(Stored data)
^^^^^^^^
// Write-side encoder for a word of 3-NAND cell pairs.
//
// A 3-NAND cell has three states (one of its three outputs low), so a pair of
// cells has nine and can hold three data bits. Value v (0..7) is split into
// two base-3 digits, hi = v / 3 and lo = v % 3; each digit is shifted by the
// balancing state s (0..2) modulo 3 and selects the low bitline of its cell:
// digit 0 -> BL1 low, 1 -> BL2, 2 -> BL3. As s steps through 0, 1, 2 every
// digit visits every bitline once, so each NAND output is low a third of the
// time whatever the data.
//
// The document states only that a pair of 3-NAND cells stores three bits in
// its nine states and that the cells should reach the 1/N balance; the digit
// split, the rotation by s and the bit order (pair i takes data bits
// [3i+2:3i], cell 2i the low digit, cell 2i+1 the high digit) are this
// design's. The ninth pair state (hi = lo = 2) is never written. Purely
// combinational.
module nand3_pair_encoder #(
  parameter int unsigned PAIRS = 11
) (
  input  logic [1:0]                 st,
  input  logic [3*PAIRS-1:0]         data,
  output logic [2*PAIRS-1:0][2:0]    bl
);

  // (digit + s) mod 3 for digit, s in 0..2.
  function automatic logic [1:0] add3(input logic [1:0] a, input logic [1:0] b);
    logic [2:0] sum;
    sum = {1'b0, a} + {1'b0, b};
    return (sum >= 3'd3) ? 2'(sum - 3'd3) : sum[1:0];
  endfunction

  always_comb begin
    for (int unsigned i = 0; i < PAIRS; i++) begin
      logic [2:0] v;
      logic [1:0] hi, lo;
      v  = data[3*i +: 3];
      hi = (v >= 3'd6) ? 2'd2 : (v >= 3'd3) ? 2'd1 : 2'd0;
      lo = 2'(v - 3'(hi) * 3'd3);
      bl[2*i]     = ~(3'b001 << add3(lo, st));
      bl[2*i + 1] = ~(3'b001 << add3(hi, st));
    end
  end

endmodule
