// Read-side decoder for a word of 4-NAND cells.
//
// Inverse of nand4_encoder. The position of the single low bitline gives the
// distance d = (v - s) mod 4 (BL4 low: 0, BL3: 1, BL2: 2, BL1: 3), and the
// stored value is v = (d + s) mod 4, with s = {ST2,ST1} the balancing state
// the row was written in. As sums of products, d[0] = ~BL3 | ~BL1 and
// d[1] = ~BL2 | ~BL1.
//
// This follows the document's 16-row mapping table; the sums of products
// here are this design's own reduction of it.
//
// `bad[c]` is high when cell c does not show exactly one low bitline, which
// no stable cell can produce. Purely combinational.
module nand4_decoder
  import nbti_rf_pkg::*;
#(
  parameter int unsigned CELLS = 16
) (
  input  bal_state_t                   st,
  input  logic [CELLS-1:0][NAND_N-1:0] bl,
  output logic [2*CELLS-1:0]           data,
  output logic [CELLS-1:0]             bad
);

  always_comb begin
    for (int unsigned c = 0; c < CELLS; c++) begin
      cell_data_t d;
      d[0]            = ~bl[c][2] | ~bl[c][0];
      d[1]            = ~bl[c][1] | ~bl[c][0];
      data[2*c +: 2]  = d + st;
      bad[c]          = !one_low(bl[c]);
    end
  end

endmodule
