// Self-checking test of nand4_decoder.
//
// Feeds every valid one-low bitline pattern in every balancing state and
// checks the decoded bits against the mapping table written out below (the
// same table read backwards). Also feeds invalid patterns (no low line, two
// low lines) and checks that the cell is flagged bad.
module tb_nand4_decoder;
  import nbti_rf_pkg::*;

  localparam int unsigned CELLS = 4;

  // Index {ST2,ST1,B2,B1} -> {BL4,BL3,BL2,BL1}.
  localparam logic [3:0] MAP [16] = '{
    4'b0111, 4'b1011, 4'b1101, 4'b1110,
    4'b1110, 4'b0111, 4'b1011, 4'b1101,
    4'b1101, 4'b1110, 4'b0111, 4'b1011,
    4'b1011, 4'b1101, 4'b1110, 4'b0111
  };

  logic clk = 1'b0;
  always #5 clk = ~clk;

  bal_state_t                   st;
  logic [CELLS-1:0][NAND_N-1:0] bl;
  logic [2*CELLS-1:0]           data;
  logic [CELLS-1:0]             bad;

  int checks = 0, failures = 0;

  nand4_decoder #(.CELLS(CELLS)) dut (.st(st), .bl(bl), .data(data), .bad(bad));

  initial begin
    repeat (10000) @(posedge clk);
    failures++;
    $display("TB_RESULT checks=%0d failures=%0d", checks, failures);
    $finish;
  end

  initial begin
    logic [2*CELLS-1:0] exp_data;
    for (int s = 0; s < 4; s++) begin
      for (int n = 0; n < 64; n++) begin
        st = bal_state_t'(s);
        for (int c = 0; c < CELLS; c++) begin
          logic [1:0] v;
          v = 2'($urandom_range(0, 3));
          if (n < 4) v = 2'(n + c);
          exp_data[2*c +: 2] = v;
          bl[c] = MAP[{st, v}];
        end
        @(posedge clk);
        checks++;
        if (data !== exp_data || bad !== '0) begin
          failures++;
          $display("FAIL st=%0d bl=%h data=%h expected %h bad=%b", st, bl, data, exp_data, bad);
        end
      end
    end
    // Invalid patterns.
    bl = {4'b1111, 4'b0011, 4'b0111, 4'b0000};
    @(posedge clk);
    checks++;
    if (bad !== 4'b1101) begin
      failures++;
      $display("FAIL bad=%b expected 1101", bad);
    end
    $display("TB_RESULT checks=%0d failures=%0d", checks, failures);
    $finish;
  end
endmodule
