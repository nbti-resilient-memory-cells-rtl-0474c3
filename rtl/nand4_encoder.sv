// Write-side encoder for a word of 4-NAND cells.
//
// Each cell stores two data bits {B2,B1} as the position of the single low
// bitline among BL4..BL1, and the position depends on the balancing state
// {ST2,ST1}. The mapping used is the 16-row table of the document: for state
// s and value v, BL4 is low when v = s, BL3 when v = s+1, BL2 when v = s+2 and
// BL1 when v = s+3 (all mod 4). Equivalently d = (v - s) mod 4 selects the low
// line, BL(4-d). For BL4 this is the document's equation
// BL4 = (ST1 xor B1) + (ST2 xor B2). Over the four states every value lands
// on every bitline once, which gives the 25% balance.
//
// Cell c takes data bits [2c+1:2c] (B2 = bit 2c+1, B1 = bit 2c); this bit
// order is this design's choice. Purely combinational.
module nand4_encoder
  import nbti_rf_pkg::*;
#(
  parameter int unsigned CELLS = 16
) (
  input  bal_state_t                   st,
  input  logic [2*CELLS-1:0]           data,
  output logic [CELLS-1:0][NAND_N-1:0] bl
);

  always_comb begin
    for (int unsigned c = 0; c < CELLS; c++) begin
      cell_data_t d;
      d     = data[2*c +: 2] - st;
      // d = 0 -> BL4 low, 1 -> BL3, 2 -> BL2, 3 -> BL1.
      bl[c] = ~(cell_bl_t'(4'b1000) >> d);
    end
  end

endmodule
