| idx | name       | access | contents                                                                                       |
|-----|------------|--------|------------------------------------------------------------------------------------------------|
| 0   | CTRL       | rw     | [0] acquisition enable, [1] internal trigger, [2] write 1: software trigger, [5:4] second-timestamp source, [8] write 1: clear status |
| 1   | FRAME_SIZE | rw     | samples per frame, reset 2048                                                                  |
| 2   | FRAMES     | rw     | frames per burst, reset 4                                                                      |
| 3   | TRIG_FRAME | rw     | internal trigger spacing in 5 ns ticks, reset 7000                                             |
| 4   | TRIG_BURST | rw     | internal burst period in 5 ns ticks, reset 200000                                              |
| 5   | DMA_OFFSET | rw     | DMA start after the burst trigger in 5 ns ticks, reset 0                                       |
| 6   | SPI_CMD    | rw     | [31:0] word, [36:32] length − 1, [42:40] device (0–3 ADC boards, 4 PLL); a write starts it     |
| 7   | STATUS     | ro     | [0] LVDS locked, [1] acquiring, [2] FIFO overflow, [3] DMA busy, [4] DMA overrun, [5] serial busy, [15:8] alignment moves, [31:16] bursts, [47:32] missed triggers, [63:48] DMAs done |
| 8   | TIMERS     | ro     | [47:0] burst timestamp, [95:48] second timestamp, [127:96] frame id of the burst's first frame |
| 9   | SPI_RDATA  | ro     | bits shifted in during the last serial transfer                                                |
| 10  | SCRATCH    | rw     | free                                                                                           |
| 11  | EXT_IO     | rw     | [1:0] line levels to drive, [3:2] drive enables (reset 0: undriven), [5:4] levels read from the pins (ro) |
| 12  | FRAME_TS01 | ro     | trigger timestamps of frames 0 [47:0] and 1 [95:48] of the last burst                          |
| 13  | FRAME_TS23 | ro     | trigger timestamps of frames 2 [47:0] and 3 [95:48] of the last burst; 0 for missing frames    |

The serial port (`serial_prog_if`) sends 1 to 32 bits, MSB first, in SPI
mode 0 at 10 MHz, with one active-low select per device. The ADC and PLL
word formats are left to software.

## Files

`rtl/`:

* `daq_pkg.sv`: sizes, register map and configuration structs.
* One module per file, as named above.
* Helper modules: `pulse_sync.sv`, `bit_sync.sv` and `rst_sync.sv`.

`tb/`:

* `tb_<module>.sv`: a self-checking testbench for each block. Each one ends
  with a `TB_RESULT checks=N failures=M` line and has a watchdog.
* `adc_lvds_model.sv`: a behavioural model of the ADC serial outputs.
  Sample n of channel c is `{c[2:0], n[8:0]}`, so lane, bit-order and
  alignment errors show up immediately. Its `skew` input delays the stream
  by 0–5 bit times.

`tb_reflecto_daq_top` runs the whole design at its default sizes. It covers:

* a register round trip, a PLL serial write, and LVDS alignment with a skew
  of 3;
* a full 128 KiB burst with internal triggers and an overlapped DMA;
* every one of the 16384 words checked;
* the burst and per-frame timestamps;
* a small burst with external triggers, a missed trigger and a stalling
  sink;
* a burst started by two software triggers, and the general-purpose lines
  driven and read back;
* an overflow burst into a sink that never accepts.

It counts each of these mechanisms and fails if any never happened. It runs
in a few seconds.

`tb_daq_rates` runs the same top at the other two sampling rates, again at
the default sizes: a 128 KiB burst at 100 MSPS and a 64 KiB burst
(4 × 1024 samples) at 40 MSPS. Each run checks every word and when the
upload ends relative to the last sample.

## Simulating

The top's testbench also uses `tb/adc_lvds_model.sv`. Verilator finds it
through `-y tb`, so no extra file argument is needed. Each block testbench
needs the package plus the testbench file, with `rtl/` and `tb/` as library
directories:

```
verilator --binary --timing --assert -Wno-fatal -y rtl -y tb +libext+.sv \
    rtl/daq_pkg.sv tb/tb_reflecto_daq_top.sv --top-module tb_reflecto_daq_top
./obj_dir/Vtb_reflecto_daq_top +verilator+rand+reset+2
```

Replace the testbench name to run another block. Lint a single module with
`verilator --lint-only -Wall -y rtl +libext+.sv rtl/daq_pkg.sv rtl/<module>.sv`.

The remaining lint warnings are deliberate:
^^^^^^^^
*Action item*:
Please make an exact copy of the lines above from the line with "the 25% balance." through the line with "access | contents", both ends included.

*Problem solution*:
// on every bitline once, which gives the 25% balance.
//
// Cell c takes data bits [2c+1:2c] (B2 = bit 2c+1, B1 = bit 2c); this bit
// order is this design's choice. Purely combinational.
module nand4_encoder
  import nbti_rf_pkg::*;
#(
  parameter int unsigned CELLS = 16
) (
  input  bal_state_t                   st,
  input  logic [2*CELLS-1:0]           data,
  output logic [CELLS-1:0][NAND_N-1:0] bl
);

  always_comb begin
    for (int unsigned c = 0; c < CELLS; c++) begin
      cell_data_t d;
      d     = data[2*c +: 2] - st;
      // d = 0 -> BL4 low, 1 -> BL3, 2 -> BL2, 3 -> BL1.
      bl[c] = ~(cell_bl_t'(4'b1000) >> d);
    end
  end

endmodule
| idx | name       | access | contents                                                                                       |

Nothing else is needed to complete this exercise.